Intuit Hurls a Mountain of Cash at OpenAI – Because Apparently That’s the New Way to Look Innovative
Well, slap me with a balance sheet and call me Clippy’s ghost – Intuit just lobbed over a cool $100 million+ at OpenAI so it can shove its precious apps like TurboTax, QuickBooks, Credit Karma, and Mailchimp straight into ChatGPT. Because what everyone really wanted was their tax returns and business books having cozy little chats with a large language model that hallucinates faster than a CFO on espresso.

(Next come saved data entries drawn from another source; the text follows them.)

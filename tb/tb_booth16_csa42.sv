// Self-checking testbench of the 4:2 carry-save adder: sum + carry must equal
// a + b + c + d modulo 2^W, and carry bit 0 must be 0, for random and
// all-ones inputs.
module tb_booth16_csa42;
  logic clk = 1'b0;
  always #5 clk = ~clk;
  int checks = 0, failures = 0;

  initial begin : watchdog
    repeat (100000) @(posedge clk);
    failures++;
    $display("TB_RESULT checks=%0d failures=%0d", checks, failures);
    $finish;
  end

  logic [127:0] a, b, c, d, sum, carry;
  booth16_csa42 #(.W(128)) dut (.a(a), .b(b), .c(c), .d(d), .sum(sum), .carry(carry));

  function automatic logic [127:0] rnd();
    return {$urandom, $urandom, $urandom, $urandom};
  endfunction

  initial begin
    for (int k = 0; k < 20000; k++) begin
      if (k == 0) begin a = '1; b = '1; c = '1; d = '1; end
      else begin a = rnd(); b = rnd(); c = rnd(); d = rnd(); end
      #1;
      checks++;
      if (sum + carry !== a + b + c + d || carry[0] !== 1'b0) begin
        failures++;
        if (failures < 10) $display("FAIL a=%h b=%h c=%h d=%h", a, b, c, d);
      end
    end
    $display("TB_RESULT checks=%0d failures=%0d", checks, failures);
    $finish;
  end
endmodule
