// Extension/correction word (ECW) of the partial product array.
//
// Row i of the array is the N+4-bit two's complement number (|d_i| X) XOR s_i
// plus s_i, whose sign bit s_i has weight -2^(N+3+4i). Instead of sign
// extending every row to 2N bits, each sign bit is replaced by ~s_i and the
// constant correction word -sum_i 2^(N+3+4i) (mod 2^2N) is added. That constant
// is not added as a row of its own, which would raise the column height: its
// ones are folded with the sign bits into short prefixes that sit just above
// each row's N+3 magnitude bits:
//   row 0          : ~s0 s0 s0 s0 s0   (bits N+7..N+3)
//   rows 1 .. K-1  :  0  1  1  1 ~si   (bits above 2N-1 are dropped by the array)
// The block labelled ECW follows the published block diagram; the folding of
// the constant into the prefixes is this design's own (standard) choice.
//
// Purely combinational. ext[i][j] is the bit of row i at column 4i+N+3+j.
module booth16_ecw
  import booth16_pkg::*;
#(
  parameter int unsigned N = 64
) (
  input  logic [N/4-1:0]              neg,
  output logic [N/4-1:0][EXT_W-1:0]   ext
);

  localparam int unsigned K = N / 4;

  always_comb begin
    ext[0] = {~neg[0], {4{neg[0]}}};
    for (int unsigned i = 1; i < K; i++)
      ext[i] = {2'b01, 2'b11, ~neg[i]};
  end

endmodule
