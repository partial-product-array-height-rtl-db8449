// Self-checking testbench of the sign-extension (ECW) prefixes. For every
// row sign pattern the prefixes, placed at column 4i+N+3 of each row i and
// summed modulo 2^2N, must equal -sum_i s_i 2^(N+3+4i) modulo 2^2N: the value
// the rows' sign bits carry. Exhaustive at N = 16, random at N = 64.
module tb_booth16_ecw;
  import booth16_pkg::*;
  logic clk = 1'b0;
  always #5 clk = ~clk;
  int checks = 0, failures = 0;

  initial begin : watchdog
    repeat (100000) @(posedge clk);
    failures++;
    $display("TB_RESULT checks=%0d failures=%0d", checks, failures);
    $finish;
  end

  logic [15:0]            neg64;
  logic [15:0][EXT_W-1:0] ext64;
  booth16_ecw #(.N(64)) dut64 (.neg(neg64), .ext(ext64));

  logic [3:0]             neg16;
  logic [3:0][EXT_W-1:0]  ext16;
  booth16_ecw #(.N(16)) dut16 (.neg(neg16), .ext(ext16));

  initial begin
    for (int v = 0; v < 16; v++) begin
      logic [31:0] got, want;
      neg16 = 4'(v);
      #1;
      got = '0; want = '0;
      for (int i = 0; i < 4; i++) begin
        got  += 32'(ext16[i]) << (19 + 4 * i);
        want -= 32'(neg16[i]) << (19 + 4 * i);
      end
      checks++;
      if (got !== want) begin
        failures++;
        $display("FAIL N=16 neg=%b got %h want %h", neg16, got, want);
      end
    end
    for (int k = 0; k < 20000; k++) begin
      logic [127:0] got, want;
      neg64 = (k == 0) ? '0 : (k == 1) ? '1 : 16'($urandom);
      #1;
      got = '0; want = '0;
      for (int i = 0; i < 16; i++) begin
        got  += 128'(ext64[i]) << (67 + 4 * i);
        want -= 128'(neg64[i]) << (67 + 4 * i);
      end
      checks++;
      if (got !== want) begin
        failures++;
        if (failures < 10) $display("FAIL N=64 neg=%b got %h want %h", neg64, got, want);
      end
    end
    $display("TB_RESULT checks=%0d failures=%0d", checks, failures);
    $finish;
  end
endmodule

The deal basically means users can now bark questions like “Why is my business bleeding money?” or “How much do I owe Uncle Sam this quarter?” and ChatGPT, armed with Intuit’s API integrations, will crank out answers faster than you can say “data privacy nightmare.” Intuit’s CEO, Sasan Goodarzi, is out there crowing about “AI-powered financial empowerment” while glossing over the fact that most of us just want the damn tax site not to crash on April 14th.
OpenAI, of course, is loving it – another juicy corporate hookup to prove ChatGPT isn’t just for writing passive-aggressive emails or fake Shakespearean LinkedIn posts. And with $100 million in the piggy bank, they’ll probably have ChatGPT advising you on how to write off your dog as a business expense next.
Don’t get me wrong – it’s smart business. But it’s also the digital equivalent of duct-taping two bloated tech corps together and praying nobody notices the smell of burned-out engineers underneath. “Synergy,” they call it. I call it “let’s cram yet another thing into a chatbot so it can fail in more interesting ways.”
Anyway, if you see ChatGPT telling you your deductions talk back, don’t panic – it’s just another day in the future of “AI-driven productivity,” a.k.a. making you pay for the privilege of debugging your accountant’s neural network.
Read the full marathon of corporate self-congratulation here: https://techcrunch.com/2025/11/18/intuit-signs-100m-deal-with-openai-to-bring-its-apps-to-chatgpt/
Reminds me of the time our finance department “innovated” by moving everything to the cloud—then called me screaming because they forgot the password. I told them the password was ‘GoF***Yourself2025!’ and somehow that fixed it.